Single mouse click within While loop (PsychoPy)

Question

I am using PsychoPy and I would like to print the position of my mouse when it has been clicked.

The actual printing of the position needs to be placed inside a while loop. Using the code below, when I click I get more than one output lines, which print the same positions. I would like to have only one output printing for each click.

This is the code I am using:

#!/usr/bin/env python2
from psychopy import visual, core, event
from pyglet.gl import *

width = 600
height = 600
myWin = visual.Window([width,height], color='white',units='pix',monitor='testMonitor')

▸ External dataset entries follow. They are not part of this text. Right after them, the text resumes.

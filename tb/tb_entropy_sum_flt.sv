// Testbench of entropy_sum_flt: several histograms of random length with
// random positive float lane terms and idle gaps. The expected sum repeats
// the adder order (lanes in order, then the accumulator) with each addition
// done in double precision, exact for the chosen ranges, and rounded to
// single precision, so every emitted sum must match bit for bit. A second
// pass with integer-valued terms must give the exact integer total.
module tb_entropy_sum_flt;
  import mi_ref_pkg::*;
  localparam int unsigned EPE = 4, NH = 8;

  logic clk = 1'b0, rst_n = 1'b0;
  always #5 clk = ~clk;
  logic in_v, in_l, s_v;
  logic [EPE-1:0][31:0] term;
  logic [31:0] s;

  entropy_sum_flt #(.EPE(EPE)) dut (.clk, .rst_n, .in_valid_i(in_v), .term_i(term),
                                    .in_last_i(in_l), .sum_valid_o(s_v), .sum_o(s));

  int checks = 0, failures = 0, nsum = 0;
  logic [31:0] expq [$];
  real sumq [$];

  always @(posedge clk) if (rst_n && s_v) begin
    logic [31:0] e;
    real r;
    e = expq.pop_front();
    r = sumq.pop_front();
    checks += 2;
    if (s != e) begin failures++; $display("FAIL sum %h (%f) expected %h (%f)", s, f2r(s), e, f2r(e)); end
    if (f2r(s) - r > r * 1.0e-5 || r - f2r(s) > r * 1.0e-5) begin
      failures++; $display("FAIL sum %f far from %f", f2r(s), r);
    end
    nsum++;
  end

  initial begin
    in_v = 0; in_l = 0; term = '0;
    repeat (3) @(negedge clk);
    rst_n = 1;
    for (int h = 0; h < NH; h++) begin
      int len;
      logic [31:0] acc, bs;
      real exact;
      len = (h == 0) ? 1 : $urandom_range(2, 60);
      acc = '0;
      exact = 0.0;
      for (int b = 0; b < len; b++) begin
        @(negedge clk);
        in_v = 0; in_l = 0;
        if ($urandom_range(0, 4) == 0) @(negedge clk);
        in_v = 1;
        in_l = (b == len - 1);
        for (int e = 0; e < int'(EPE); e++) begin
          if (h < NH / 2)
            term[e] = r2f(real'($urandom_range(0, 1 << 20)) * (1.0 + real'($urandom_range(0, 1 << 22)) / (1 << 22)));
          else
            term[e] = r2f(real'($urandom_range(0, 1 << 16)));
          exact += f2r(term[e]);
        end
        bs = term[0];
        for (int e = 1; e < int'(EPE); e++) bs = r2f(f2r(bs) + f2r(term[e]));
        acc = r2f(f2r(acc) + f2r(bs));
        if (in_l) begin expq.push_back(acc); sumq.push_back(exact); end
      end
    end
    @(negedge clk) begin in_v = 0; in_l = 0; end
    repeat (3) @(negedge clk);
    checks++;
    if (nsum != NH) begin failures++; $display("FAIL %0d sums", nsum); end
    $display("TB_RESULT checks=%0d failures=%0d", checks, failures);
    $finish;
  end

  initial begin
    repeat (5000) @(posedge clk);
    failures++;
    $display("TB_RESULT checks=%0d failures=%0d", checks, failures);
    $finish;
  end
endmodule
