// Floating-histogram extraction (Stage 5, column reduction).
//
// The joint histogram arrives row-major, EPE counts per beat; column j
// holds the pairs whose floating intensity is j, so the floating histogram
// entry j is the sum of column j over all HS rows. Beat b of every row
// covers columns b*EPE .. b*EPE+EPE-1, so an array of HS/EPE packed
// accumulators is updated in place. During the last row each accumulator is
// added to its final beat and sent out instead of being stored, and is
// cleared for the next histogram.
//
// Timing: one input beat per cycle; the HS/EPE output beats follow the
// beats of the last row by one cycle. out_last_o marks the final beat.
module flt_hist #(
  parameter int unsigned HS  = mi_pkg::HS,
  parameter int unsigned EPE = mi_pkg::EPE,
  parameter int unsigned CW  = mi_pkg::CW
) (
  input  logic                   clk,
  input  logic                   rst_n,
  input  logic                   in_valid_i,
  input  logic [EPE-1:0][CW-1:0] in_cnt_i,
  input  logic                   in_last_i,
  output logic                   out_valid_o,
  output logic [EPE-1:0][CW-1:0] out_cnt_o,
  output logic                   out_last_o
);

  localparam int unsigned BPR = HS / EPE;              // beats per row
  localparam int unsigned BW  = (BPR > 1) ? $clog2(BPR) : 1;
  localparam int unsigned RW  = $clog2(HS);

  logic [EPE-1:0][CW-1:0] col_acc [BPR];
  logic [BW-1:0]          beat;
  logic [RW-1:0]          row;

  logic [EPE-1:0][CW-1:0] upd;
  always_comb
    for (int e = 0; e < EPE; e++) upd[e] = col_acc[beat][e] + in_cnt_i[e];

  logic last_row, row_end;
  assign last_row = (row == RW'(HS - 1));
  assign row_end  = (BPR == 1) || (beat == BW'(BPR - 1));

  always_ff @(posedge clk) begin
    if (!rst_n) begin
      beat        <= '0;
      row         <= '0;
      out_valid_o <= 1'b0;
      out_last_o  <= 1'b0;
      out_cnt_o   <= '0;
      for (int b = 0; b < BPR; b++) col_acc[b] <= '0;
    end else begin
      out_valid_o <= 1'b0;
      out_last_o  <= 1'b0;
      if (in_valid_i) begin
        beat <= row_end ? '0 : beat + 1'b1;
        if (row_end) row <= row + 1'b1;
        if (last_row) begin
          col_acc[beat] <= '0;
          out_valid_o   <= 1'b1;
          out_cnt_o     <= upd;
          out_last_o    <= in_last_i;
        end else begin
          col_acc[beat] <= upd;
        end
      end
    end
  end

endmodule
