// Joint-histogram processing element (Stage 2).
//
// Builds the joint histogram of a stream of (reference, floating) pixel
// pairs in a local memory of HS*HS counts, HS = 2^IBW. The joint index is
// {ref, flt}: the reference intensity selects the row, the floating one the
// column. To avoid the read-after-write hazard of a read-modify-write per
// pixel, the count of the most recent index ("old") lives in an accumulator
// register: while the incoming index equals old the register is bumped;
// when it differs the register is written back to hist[old] and reloaded
// with hist[curr] + 1. This is the scheme of the published PE; the memory
// read here is synchronous, so an index is compared one cycle after its
// read was issued, and a write-back to the very address being read in the
// same cycle is forwarded to the reader (the bypass).
//
// The memory is organised as HS*HS/EPE rows of EPE counts so that the
// read-out produces EPE consecutive counts per beat. After the pair flagged
// in_last_i the accumulator is flushed and the histogram is streamed out in
// row-major order, one row per cycle, and each row is zeroed as it is read.
// After reset the memory is zeroed once (HS*HS/EPE cycles). ready_o is high
// when the PE can take a new image.
//
// Timing: one pair per cycle, no stall; read-out starts 3 cycles after the
// last pair and lasts HS*HS/EPE cycles. The output has no backpressure: all
// consumers take one beat per cycle. Clearing policy, bypass and memory
// organisation are this design's choices.
module joint_hist_pe #(
  parameter int unsigned IBW = mi_pkg::IBW,
  parameter int unsigned EPE = mi_pkg::EPE,
  parameter int unsigned CW  = mi_pkg::CW
) (
  input  logic                   clk,
  input  logic                   rst_n,
  input  logic                   in_valid_i,
  input  logic [IBW-1:0]         ref_i,
  input  logic [IBW-1:0]         flt_i,
  input  logic                   in_last_i,
  output logic                   ready_o,
  output logic                   out_valid_o,
  output logic [EPE-1:0][CW-1:0] out_cnt_o,
  output logic                   out_last_o
);

  localparam int unsigned XW    = 2 * IBW;                 // joint index
  localparam int unsigned LB    = $clog2(EPE);             // lane bits
  localparam int unsigned DEPTH = (1 << XW) / EPE;         // rows
  localparam int unsigned RW    = (XW > LB) ? XW - LB : 1; // row address

  typedef enum logic [1:0] {P_CLEAR, P_ACC, P_FLUSH, P_DRAIN} pstate_e;
  pstate_e state;

  logic [EPE-1:0][CW-1:0] mem [DEPTH];
  logic [EPE-1:0][CW-1:0] rdata;

  function automatic logic [RW-1:0] row_of(input logic [XW-1:0] x);
    return RW'(x >> LB);
  endfunction
  function automatic int unsigned lane_of(input logic [XW-1:0] x);
    return (EPE == 1) ? 0 : int'(x) % EPE;
  endfunction

  // Stage s1: pair whose memory word is being returned.
  logic          s1_valid, s1_last;
  logic [XW-1:0] s1_idx;
  logic [XW-1:0] old_idx;
  logic          old_valid;
  logic [CW-1:0] acc;
  logic          byp;
  logic [CW-1:0] byp_data;
  logic [RW-1:0] cnt;           // clear / drain row counter

  logic [XW-1:0] in_idx;
  assign in_idx = {ref_i, flt_i};

  // Write-port control.
  logic          wb_en;         // accumulator write-back (one lane)
  logic [XW-1:0] wb_idx;
  logic [CW-1:0] wb_data;
  logic          hit;           // s1 index equals the cached one
  logic [CW-1:0] mem_val;

  assign hit     = old_valid && (s1_idx == old_idx);
  assign mem_val = byp ? byp_data : rdata[lane_of(s1_idx)];

  always_comb begin
    wb_en   = 1'b0;
    wb_idx  = old_idx;
    wb_data = acc;
    if (state == P_ACC && s1_valid && !hit && old_valid) wb_en = 1'b1;
    if (state == P_FLUSH && old_valid)                   wb_en = 1'b1;
  end

  logic          rd_en;
  logic [RW-1:0] rd_row;
  logic          row_clr;
  always_comb begin
    rd_en   = 1'b0;
    rd_row  = row_of(in_idx);
    row_clr = 1'b0;
    if (state == P_ACC && in_valid_i) rd_en = 1'b1;
    if (state == P_DRAIN) begin
      rd_en   = 1'b1;
      rd_row  = cnt;
      row_clr = 1'b1;
    end
    if (state == P_CLEAR) begin
      rd_row  = cnt;
      row_clr = 1'b1;
    end
  end

  // Histogram memory: synchronous read, lane-enable write, row clear.
  always_ff @(posedge clk) begin
    if (rd_en) rdata <= mem[rd_row];
    if (row_clr)    mem[rd_row] <= '0;
    else if (wb_en) mem[row_of(wb_idx)][lane_of(wb_idx)] <= wb_data;
  end

  always_ff @(posedge clk) begin
    if (!rst_n) begin
      state       <= P_CLEAR;
      cnt         <= '0;
      s1_valid    <= 1'b0;
      s1_last     <= 1'b0;
      s1_idx      <= '0;
      old_valid   <= 1'b0;
      old_idx     <= '0;
      acc         <= '0;
      byp         <= 1'b0;
      byp_data    <= '0;
      out_valid_o <= 1'b0;
      out_last_o  <= 1'b0;
    end else begin
      out_valid_o <= 1'b0;
      out_last_o  <= 1'b0;
      s1_valid    <= 1'b0;
      case (state)
        P_CLEAR: begin
          cnt <= cnt + 1'b1;
          if (cnt == RW'(DEPTH - 1)) begin
            cnt   <= '0;
            state <= P_ACC;
          end
        end
        P_ACC: begin
          s1_valid <= in_valid_i;
          s1_last  <= in_last_i;
          s1_idx   <= in_idx;
          byp      <= wb_en && (wb_idx == in_idx);
          byp_data <= wb_data;
          if (s1_valid) begin
            if (hit) begin
              acc <= acc + 1'b1;
            end else begin
              acc       <= mem_val + 1'b1;
              old_idx   <= s1_idx;
              old_valid <= 1'b1;
            end
            if (s1_last) state <= P_FLUSH;
          end
        end
        P_FLUSH: begin
          old_valid <= 1'b0;
          cnt       <= '0;
          state     <= P_DRAIN;
        end
        P_DRAIN: begin
          out_valid_o <= 1'b1;
          out_last_o  <= (cnt == RW'(DEPTH - 1));
          cnt         <= cnt + 1'b1;
          if (cnt == RW'(DEPTH - 1)) begin
            cnt   <= '0;
            state <= P_ACC;
          end
        end
        default: state <= P_CLEAR;
      endcase
    end
  end

  assign out_cnt_o = rdata;
  assign ready_o   = (state == P_ACC) && !s1_valid;

  // A new pair must not arrive while the histogram is being flushed,
  // drained or cleared.
  assert property (@(posedge clk) disable iff (!rst_n)
                   in_valid_i |-> state == P_ACC)
    else $error("joint_hist_pe: pixel pair outside accumulation");

endmodule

#This will set the windows units (pixels) to GL units
glMatrixMode(GL_PROJECTION)
glLoadIdentity()
glOrtho(0, width, 0, height, -1, 1)

glMatrixMode(GL_MODELVIEW)
glLoadIdentity()

glEnable(GL_BLEND)
glBlendFunc(GL_ZERO, GL_SRC_COLOR)

myMouse = event.Mouse()  #  will use myWin by default


while True:
    #Triangle left
    glColor3f(1.0, 0.0, 0.0)
    glBegin(GL_TRIANGLES)
    glVertex3f(150, 550, 1)
    glVertex3f(50, 350, 1)
    glVertex3f(250, 350, -1)
    glEnd()

    if myMouse.getPressed()[0]:
        myMouse.clickReset()
        print myMouse.getPos()

    myWin.flip()

core.quit()

Is there something wrong I am doing? Should the 'frame rate' of the while loop be changed?

Answer 1

I've not used the module, but it seems like mouse events are thrown for mouse raises as well.

You'll need to

• Store the mouse state for next time

• Each iteration, test whether the mouse state for button 0 has gone up → down

The mouse state is returned by myMouse.getPressed.

So something like:

oldMouseIsDown = False

while True:
    ...

    mouseIsDown = myMouse.getPressed()[0]
    myMouse.clickReset()

    if mouseIsDown and not oldMouseIsDown:
        print myMouse.getPos()

    oldMouseIsDown = mouseIsDown

Answer 2

Veedrac's answer is correct. Your code is using the typical PsychoPy pattern of checking for events once every time the window is redrawn. This will typically be happening at least at 60 Hz. So unless you manage to press the mouse button for less than 16.7 ms (or less for a faster screen), you will detect it multiple times as being pressed, as each time you check on successive window redraws, the mouse button remains down. Even though it was pushed only once, the duration of the push is not instantaneous.

As Veedrac suggests, you therefore need to maintain the previous state of the mouse button in a variable so that you can choose to only print the position once. Mouseup events are not relevant here: you are purely testing for whether the button is currently pressed.

Answer 3

I had a very similar problem and fixed it in a slightly different way from the accepted answer. The advantage of this one is that you can set how long you want to 'desensitize' the mouse after a click (i.e. to prevent longer clicks from triggering your if loop multiple times). Depending on your mouse or the user's click release speed you can change minFramesAfterClick:

minFramesAfterClick = 10 # to prevent re-entering the if loop too early
myMouse.clickReset()
timeAfterClick = 0
while True:
    timeAfterClick += 1
    if myMouse.getPressed()[0] and timeAfterClick >= minFramesAfterClick:
         print myMouse.getPos()
         myMouse.clickReset()
         timeAfterClick = 0
    myWin.flip()

By the way, the reason why the OP couldn't get Veedrac's answer work is because line oldMouseIsDown = mouseIsDown should be placed it inside the if loop rather than after it (not enough reputation to comment there).